Overall, the rate of discontinuation of TNFi therapy was 46% among the 1241 patients in the study, but the reasons remain unknown.
“We did not have access to data on reasons for TNFi discontinuation; consequently, the observed treatment nonpersistence could reflect either treatment success (i.e., achievement of LDA [low disease activity] or remission) or failure (i.e., increased disease activity or worsening of symptoms),” explained Dr Harrold and colleagues.
Another study based solely on biologic-naïve patients showed that 39% switched treatments. In this comparative study, there were 309 instances of nonpersistence in both subgroups because of switching.

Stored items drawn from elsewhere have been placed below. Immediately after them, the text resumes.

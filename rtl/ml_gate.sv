// ml_gate: three-input majority (ML) gate, the single logic primitive every other
// module here is built from.
//
// ml_out is 1 when at least two of a_in, b_in, c_in are 1. It is written as the
// sum of products of the three input pairs, (a&b) | (b&c) | (a&c): three two-input
// ANDs feeding two two-input ORs, as in the gate-level view of the cell. Tying one
// input to 0 gives a two-input AND, tying it to 1 a two-input OR.
//
// Purely combinational, no clock, no reset.
module ml_gate (
  input  logic a_in,
  input  logic b_in,
  input  logic c_in,
  output logic ml_out
);
  always_comb ml_out = (a_in & b_in) | (b_in & c_in) | (a_in & c_in);
endmodule
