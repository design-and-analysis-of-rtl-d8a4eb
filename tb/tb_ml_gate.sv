// tb_ml_gate: exhaustive check of the three-input majority gate against a count of
// the ones among its inputs (output 1 when two or more are 1).
module tb_ml_gate;
  logic a, b, c, y;
  int checks = 0, failures = 0;

  ml_gate dut (.a_in(a), .b_in(b), .c_in(c), .ml_out(y));

  initial begin
    #100000;
    failures++;
    $display("watchdog expired");
    $display("TB_RESULT checks=%0d failures=%0d", checks, failures);
    $finish;
  end

  initial begin
    for (int v = 0; v < 8; v++) begin
      {a, b, c} = 3'(v);
      #1;
      checks++;
      if (y !== ($countones(3'(v)) >= 2)) begin
        failures++;
        $display("FAIL a=%b b=%b c=%b ml_out=%b", a, b, c, y);
      end
    end
    $display("TB_RESULT checks=%0d failures=%0d", checks, failures);
    $finish;
  end
endmodule
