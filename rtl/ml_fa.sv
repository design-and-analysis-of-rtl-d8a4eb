// ml_fa: exact one-bit full adder made of three majority gates and two inverters.
//
// carry = M(a, b, c)
// sum   = M(~carry, c, M(a, b, ~c))
// The second form is the standard majority-logic identity for a ^ b ^ c; the same
// pattern (carry gate, inner gate with an inverted carry-in, outer gate with the
// inverted carry) is the one the approximate 2-bit adders use for their upper bit.
// Used inside the multiplier's partial-product reduction and its final adder.
//
// Purely combinational.
module ml_fa (
  input  logic a,
  input  logic b,
  input  logic c,
  output logic sum,
  output logic carry
);
  logic inner;

  ml_gate u_carry (.a_in(a),      .b_in(b),     .c_in(c),      .ml_out(carry));
  ml_gate u_inner (.a_in(a),      .b_in(b),     .c_in(~c),     .ml_out(inner));
  ml_gate u_sum   (.a_in(~carry), .b_in(inner), .c_in(c),      .ml_out(sum));
endmodule
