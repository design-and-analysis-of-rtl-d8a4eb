// ml_ha: exact one-bit half adder made of three majority gates.
//
// carry = M(a, b, 0)                 (a AND b)
// sum   = M(~carry, M(a, b, 1), 0)   ((a OR b) AND NOT (a AND b)) = a ^ b
// Used in the multiplier's partial-product reduction and inside the 6:3 compressor.
//
// Purely combinational.
module ml_ha (
  input  logic a,
  input  logic b,
  output logic sum,
  output logic carry
);
  logic any;

  ml_gate u_carry (.a_in(a),      .b_in(b),   .c_in(1'b0), .ml_out(carry));
  ml_gate u_any   (.a_in(a),      .b_in(b),   .c_in(1'b1), .ml_out(any));
  ml_gate u_sum   (.a_in(~carry), .b_in(any), .c_in(1'b0), .ml_out(sum));
endmodule
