// mlfafa_2: approximate adder cell "MLFAFA-2": four majority gates, two inverters,
// five operand inputs and five outputs (cout and four sum bits, two of which are
// the same net).
//
//   cout = M(a3, b3, b2)             b2 stands in for the carry into bit 3
//   t    = M(a3, b3, ~b2)
//   sum3 = M(~cout, b2, t)           = a3 ^ b3 ^ b2, exact for that carry
//   sum0 = t
//   sum1 = sum2 = M(~b2, a1, a2)
// The gate wiring is that of the published schematic of the cell. That schematic
// does not settle the bit numbers of its port labels, so the input names (b2, a2,
// a3, b3, a1 from top to bottom) and the assignment of the four sum ports are this
// design's reading of the drawing: the letters a/b follow the labels, the bit numbers are
// chosen so that the fully exact part (cout, sum3) sits at the top of a 4-bit
// word. The input bits that the drawing does not show (a0, b0, b1, cin) are not
// ports.
//
// Purely combinational; the critical path is three majority gates (cout -> sum3).
module mlfafa_2 (
  input  logic b2,
  input  logic a2,
  input  logic a3,
  input  logic b3,
  input  logic a1,
  output logic cout,
  output logic sum0,
  output logic sum1,
  output logic sum2,
  output logic sum3
);
  logic t, low;

  ml_gate ML_GATE_0 (.a_in(a3),    .b_in(b3), .c_in(b2),  .ml_out(cout));
  ml_gate ML_GATE_1 (.a_in(a3),    .b_in(b3), .c_in(~b2), .ml_out(t));
  ml_gate ML_GATE_2 (.a_in(~b2),   .b_in(a1), .c_in(a2),  .ml_out(low));
  ml_gate ML_GATE_3 (.a_in(~cout), .b_in(b2), .c_in(t),   .ml_out(sum3));

  always_comb begin
    sum0 = t;
    sum1 = low;
    sum2 = low;
  end
endmodule
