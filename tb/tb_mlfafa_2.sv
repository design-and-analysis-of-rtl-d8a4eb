// tb_mlfafa_2: exhaustive check (all 32 input patterns) of the MLFAFA-2 adder cell
// against its gate equations, evaluated with a counting majority; also checks that
// {cout, sum3} is the exact two-bit sum a3 + b3 + b2.
module tb_mlfafa_2;
  logic b2, a2, a3, b3, a1, cout, sum0, sum1, sum2, sum3;
  int checks = 0, failures = 0;

  mlfafa_2 dut (.b2, .a2, .a3, .b3, .a1, .cout, .sum0, .sum1, .sum2, .sum3);

  function automatic logic maj(input logic x, input logic y, input logic z);
    return (int'(x) + int'(y) + int'(z)) >= 2;
  endfunction

  initial begin
    #100000;
    failures++;
    $display("watchdog expired");
    $display("TB_RESULT checks=%0d failures=%0d", checks, failures);
    $finish;
  end

  initial begin
    logic [4:0] want;
    int top;
    for (int v = 0; v < 32; v++) begin
      {b2, a2, a3, b3, a1} = 5'(v);
      #1;
      want[4] = maj(a3, b3, b2);
      want[0] = maj(a3, b3, !b2);
      want[1] = maj(!b2, a1, a2);
      want[2] = want[1];
      want[3] = maj(!want[4], b2, want[0]);
      checks++;
      if ({cout, sum3, sum2, sum1, sum0} !== want) begin
        failures++;
        $display("FAIL in=%05b got %b%b%b%b%b want %b", 5'(v), cout, sum3, sum2, sum1, sum0, want);
      end
      top = int'(a3) + int'(b3) + int'(b2);
      checks++;
      if (2 * int'(cout) + int'(sum3) != top) begin
        failures++;
        $display("FAIL top bit in=%05b cout,sum3=%b%b want %0d", 5'(v), cout, sum3, top);
      end
    end
    $display("TB_RESULT checks=%0d failures=%0d", checks, failures);
    $finish;
  end
endmodule
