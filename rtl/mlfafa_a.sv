// mlfafa_a: approximate 2-bit adder "MLFAFA-a" built from four majority gates and
// two inverters. Adds a1a0 + b1b0 + cin into cout,sum1,sum0.
//
// The low bit does no arithmetic at all: sum0 is cin, passed straight through.
// The carry into bit 1 is never formed exactly. Instead:
//   g0   = M(0, a0, b0)              a0 AND b0, the generate of bit 0
//   cout = M(b0, a1, b1)             b0 stands in for the carry into bit 1
//   g2   = M(~b0, a1, b1)
//   sum1 = M(g0, g2, ~cout)
// so no inaccurate carry is rippled on; errors stay local to this 2-bit slice.
// The gate-to-gate wiring is that of the published schematic of the cell (the
// same netlist is shown for the variant called MLFAFA-1). The schematic does not
// settle which of the two low operand inputs is a0 and which is b0; this design
// takes the second one, which feeds the inverter and the carry gate, as b0.
// sum0 is a plain wire from cin, so synthesis reports it as an input feedthrough.
//
// Purely combinational; the critical path is three majority gates (g0/cout -> sum1).
module mlfafa_a (
  input  logic a0,
  input  logic b0,
  input  logic a1,
  input  logic b1,
  input  logic cin,
  output logic sum0,
  output logic sum1,
  output logic cout
);
  logic g0, g2;

  ml_gate ML_GATE_0 (.a_in(1'b0), .b_in(a0),  .c_in(b0),    .ml_out(g0));
  ml_gate ML_GATE_1 (.a_in(b0),   .b_in(b1),  .c_in(a1),    .ml_out(cout));
  ml_gate ML_GATE_2 (.a_in(~b0),  .b_in(b1),  .c_in(a1),    .ml_out(g2));
  ml_gate ML_GATE_3 (.a_in(g0),   .b_in(g2),  .c_in(~cout), .ml_out(sum1));

  always_comb sum0 = cin;
endmodule
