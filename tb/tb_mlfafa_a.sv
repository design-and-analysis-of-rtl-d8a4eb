// tb_mlfafa_a: exhaustive check (all 32 input patterns) of the approximate 2-bit
// adder against its gate equations, evaluated with a counting majority, and a
// report of its error against the exact sum a + b + cin (error rate, mean error
// distance, worst case).
module tb_mlfafa_a;
  logic a0, b0, a1, b1, cin, sum0, sum1, cout;
  int checks = 0, failures = 0;
  int errs = 0, ed_sum = 0, ed_max = 0;

  mlfafa_a dut (.a0, .b0, .a1, .b1, .cin, .sum0, .sum1, .cout);

  function automatic logic maj(input logic x, input logic y, input logic z);
    return (int'(x) + int'(y) + int'(z)) >= 2;
  endfunction

  initial begin
    #100000;
    failures++;
    $display("watchdog expired");
    $display("TB_RESULT checks=%0d failures=%0d", checks, failures);
    $finish;
  end

  initial begin
    logic e_cout, e_sum1, e_sum0;
    int exact, approx, ed;
    for (int v = 0; v < 32; v++) begin
      {a1, b1, a0, b0, cin} = 5'(v);
      #1;
      e_sum0 = cin;
      e_cout = maj(b0, a1, b1);
      e_sum1 = maj(a0 & b0, maj(!b0, a1, b1), !e_cout);
      checks++;
      if ({cout, sum1, sum0} !== {e_cout, e_sum1, e_sum0}) begin
        failures++;
        $display("FAIL a=%b%b b=%b%b cin=%b got %b%b%b want %b%b%b",
                 a1, a0, b1, b0, cin, cout, sum1, sum0, e_cout, e_sum1, e_sum0);
      end
      exact  = 2 * (int'(a1) + int'(b1)) + int'(a0) + int'(b0) + int'(cin);
      approx = 4 * int'(cout) + 2 * int'(sum1) + int'(sum0);
      ed = (exact > approx) ? exact - approx : approx - exact;
      if (ed != 0) errs++;
      ed_sum += ed;
      if (ed > ed_max) ed_max = ed;
    end
    $display("mlfafa_a: erroneous patterns %0d/32, mean error distance %0d/32, max %0d",
             errs, ed_sum, ed_max);
    $display("TB_RESULT checks=%0d failures=%0d", checks, failures);
    $finish;
  end
endmodule
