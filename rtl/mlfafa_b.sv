// mlfafa_b: approximate 2-bit adder "MLFAFA-b" built from three majority gates and
// one inverter. Inputs a1, b1, cin, a0, b0; outputs cout, sum0, sum1.
//
//   cout = M(a1, b1, cin)            cin stands in for the carry into bit 1
//   sum0 = M(a1, b1, ~cout)
//   sum1 = M(a0, b0, ~cout)
// Every output is one majority gate deep after cout, so the critical path is two
// gates. The output names are the ones printed on the published schematic of the
// cell: the gate on the upper operand pair drives the port named sum0 and the gate
// on the lower pair drives sum1. This design keeps that naming as printed; a user
// who reads sum1 as the upper bit should swap the two ports at the instance.
//
// Purely combinational.
module mlfafa_b (
  input  logic a1,
  input  logic b1,
  input  logic cin,
  input  logic a0,
  input  logic b0,
  output logic cout,
  output logic sum0,
  output logic sum1
);
  ml_gate ML_GATE_0 (.a_in(a1), .b_in(b1), .c_in(cin),   .ml_out(cout));
  ml_gate ML_GATE_1 (.a_in(a1), .b_in(b1), .c_in(~cout), .ml_out(sum0));
  ml_gate ML_GATE_2 (.a_in(a0), .b_in(b0), .c_in(~cout), .ml_out(sum1));
endmodule
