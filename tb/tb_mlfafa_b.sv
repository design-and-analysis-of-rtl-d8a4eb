// tb_mlfafa_b: exhaustive check (all 32 input patterns) of the approximate 2-bit
// adder against its gate equations, evaluated with a counting majority. Also
// reports the error against a + b + cin under both readings of the two sum ports
// (as named, and with sum0/sum1 swapped).
module tb_mlfafa_b;
  logic a0, b0, a1, b1, cin, sum0, sum1, cout;
  int checks = 0, failures = 0;
  int errs_named = 0, ed_named = 0, errs_swapped = 0, ed_swapped = 0;

  mlfafa_b dut (.a1, .b1, .cin, .a0, .b0, .cout, .sum0, .sum1);

  function automatic logic maj(input logic x, input logic y, input logic z);
    return (int'(x) + int'(y) + int'(z)) >= 2;
  endfunction

  function automatic int abs_diff(input int x, input int y);
    return (x > y) ? x - y : y - x;
  endfunction

  initial begin
    #100000;
    failures++;
    $display("watchdog expired");
    $display("TB_RESULT checks=%0d failures=%0d", checks, failures);
    $finish;
  end

  initial begin
    logic e_cout, e_sum1, e_sum0;
    int exact, ed;
    for (int v = 0; v < 32; v++) begin
      {a1, b1, a0, b0, cin} = 5'(v);
      #1;
      e_cout = maj(a1, b1, cin);
      e_sum0 = maj(a1, b1, !e_cout);
      e_sum1 = maj(a0, b0, !e_cout);
      checks++;
      if ({cout, sum1, sum0} !== {e_cout, e_sum1, e_sum0}) begin
        failures++;
        $display("FAIL a=%b%b b=%b%b cin=%b got %b%b%b want %b%b%b",
                 a1, a0, b1, b0, cin, cout, sum1, sum0, e_cout, e_sum1, e_sum0);
      end
      exact = 2 * (int'(a1) + int'(b1)) + int'(a0) + int'(b0) + int'(cin);
      ed = abs_diff(exact, 4 * int'(cout) + 2 * int'(sum1) + int'(sum0));
      if (ed != 0) errs_named++;
      ed_named += ed;
      ed = abs_diff(exact, 4 * int'(cout) + 2 * int'(sum0) + int'(sum1));
      if (ed != 0) errs_swapped++;
      ed_swapped += ed;
    end
    $display("mlfafa_b as named: erroneous %0d/32, mean error distance %0d/32", errs_named, ed_named);
    $display("mlfafa_b swapped : erroneous %0d/32, mean error distance %0d/32", errs_swapped, ed_swapped);
    $display("TB_RESULT checks=%0d failures=%0d", checks, failures);
    $finish;
  end
endmodule
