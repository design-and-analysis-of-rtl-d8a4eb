// ml_rca: exact WIDTH-bit ripple-carry adder of ML full adders, s = a + b mod 2^WIDTH.
//
// The carry-propagate adder that turns the two rows left by the multiplier's
// partial-product reduction into the product. Carry-in is 0; the carry out of the
// top bit comes out on cout (the multiplier only asserts that it stays 0: an 8x8
// product always fits in 16 bits).
//
// Purely combinational; the critical path is WIDTH full-adder carry gates.
module ml_rca #(
  parameter int unsigned WIDTH = 16
) (
  input  logic [WIDTH-1:0] a,
  input  logic [WIDTH-1:0] b,
  output logic [WIDTH-1:0] s,
  output logic             cout
);
  logic [WIDTH:0] c;

  assign c[0] = 1'b0;
  for (genvar i = 0; i < WIDTH; i++) begin : g_bit
    ml_fa u_fa (.a(a[i]), .b(b[i]), .c(c[i]), .sum(s[i]), .carry(c[i+1]));
  end
  assign cout = c[WIDTH];
endmodule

“Physicians who are treating biologic-naïve patients may be more willing to switch them to a new drug when their disease activity increases because they have more remaining therapeutic options available to try. Such a scenario would be consistent with our findings. Similarly, physicians may be less willing to quickly switch biologic-experienced patients when their disease activity increases because those patients have fewer remaining therapeutic options available to try. Both of these scenarios suggest careful consideration in choosing the initial biologic to increase the likelihood of a favorable outcome with the first drug used,” concluded Dr Harrold and colleagues.